Brief: Reproduce nothing but the closing run of lines: the line with "always #5 clk = ~clk;" and each line that follows it to the end of the data.

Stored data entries
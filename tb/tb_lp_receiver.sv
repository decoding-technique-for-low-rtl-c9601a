// Testbench of lp_receiver: random words are encoded by the reference
// encoder and sent bit by bit with random gaps; the receiver's output, taken
// with random stalls, must be the original word with the L1/L2 sent.
module tb_lp_receiver;
  import lp_pkg::*;
  import lp_ref_pkg::*;

  logic  clk = 0, rst_n = 0;
  logic  flit_valid = 0, flit_ready;
  flit_t flit = '0;
  logic  out_valid, out_ready = 0;
  word_t out_data;
  mode_t out_l;
  int    checks = 0, failures = 0;

  lp_receiver dut (.*);

  always #5 clk = ~clk;

  word_t exp_d [$];
  logic [1:0] exp_l [$];
  word_t tx_e;
  logic [1:0] tx_l;
  int    tx_bit = W;
  int    n_out = 0;

  always @(posedge clk) begin
    if (rst_n) begin
      if (!flit_valid || flit_ready) begin
        if (tx_bit == W) begin
          word_t d;
          d = word_t'($urandom);
          ref_encode(d, tx_e, tx_l);
          exp_d.push_back(d);
          exp_l.push_back(tx_l);
          tx_bit = 0;
        end
        if ($urandom_range(0, 3) != 0) begin
          flit_valid <= 1'b1;
          flit       <= '{d: tx_e[tx_bit], l1: tx_l[1], l2: tx_l[0]};
          tx_bit++;
        end else begin
          flit_valid <= 1'b0;
        end
      end
      out_ready <= $urandom_range(0, 2) != 0;
      if (out_valid && out_ready) begin
        word_t      d;
        logic [1:0] l;
        d = exp_d.pop_front();
        l = exp_l.pop_front();
        checks++;
        if (out_data !== d || out_l !== l) begin
          failures++;
          $display("FAIL got %b/%b want %b/%b", out_data, out_l, d, l);
        end
        n_out++;
      end
    end
  end

  initial begin
    repeat (50000) @(posedge clk);
    failures++;
    $display("watchdog expired");
    $display("TB_RESULT checks=%0d failures=%0d", checks, failures);
    $finish;
  end

  initial begin
    repeat (3) @(posedge clk);
    rst_n <= 1;
    wait (n_out == 1000);
    $display("TB_RESULT checks=%0d failures=%0d", checks, failures);
    $finish;
  end
endmodule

Solution to this problem:
  always #5 clk = ~clk;

  word_t exp_d [$];
  logic [1:0] exp_l [$];
  word_t tx_e;
  logic [1:0] tx_l;
  int    tx_bit = W;
  int    n_out = 0;

  always @(posedge clk) begin
    if (rst_n) begin
      if (!flit_valid || flit_ready) begin
        if (tx_bit == W) begin
          word_t d;
          d = word_t'($urandom);
          ref_encode(d, tx_e, tx_l);
          exp_d.push_back(d);
          exp_l.push_back(tx_l);
          tx_bit = 0;
        end
        if ($urandom_range(0, 3) != 0) begin
          flit_valid <= 1'b1;
          flit       <= '{d: tx_e[tx_bit], l1: tx_l[1], l2: tx_l[0]};
          tx_bit++;
        end else begin
          flit_valid <= 1'b0;
        end
      end
      out_ready <= $urandom_range(0, 2) != 0;
      if (out_valid && out_ready) begin
        word_t      d;
        logic [1:0] l;
        d = exp_d.pop_front();
        l = exp_l.pop_front();
        checks++;
        if (out_data !== d || out_l !== l) begin
          failures++;
          $display("FAIL got %b/%b want %b/%b", out_data, out_l, d, l);
        end
        n_out++;
      end
    end
  end

  initial begin
    repeat (50000) @(posedge clk);
    failures++;
    $display("watchdog expired");
    $display("TB_RESULT checks=%0d failures=%0d", checks, failures);
    $finish;
  end

  initial begin
    repeat (3) @(posedge clk);
    rst_n <= 1;
    wait (n_out == 1000);
    $display("TB_RESULT checks=%0d failures=%0d", checks, failures);
    $finish;
  end
endmodule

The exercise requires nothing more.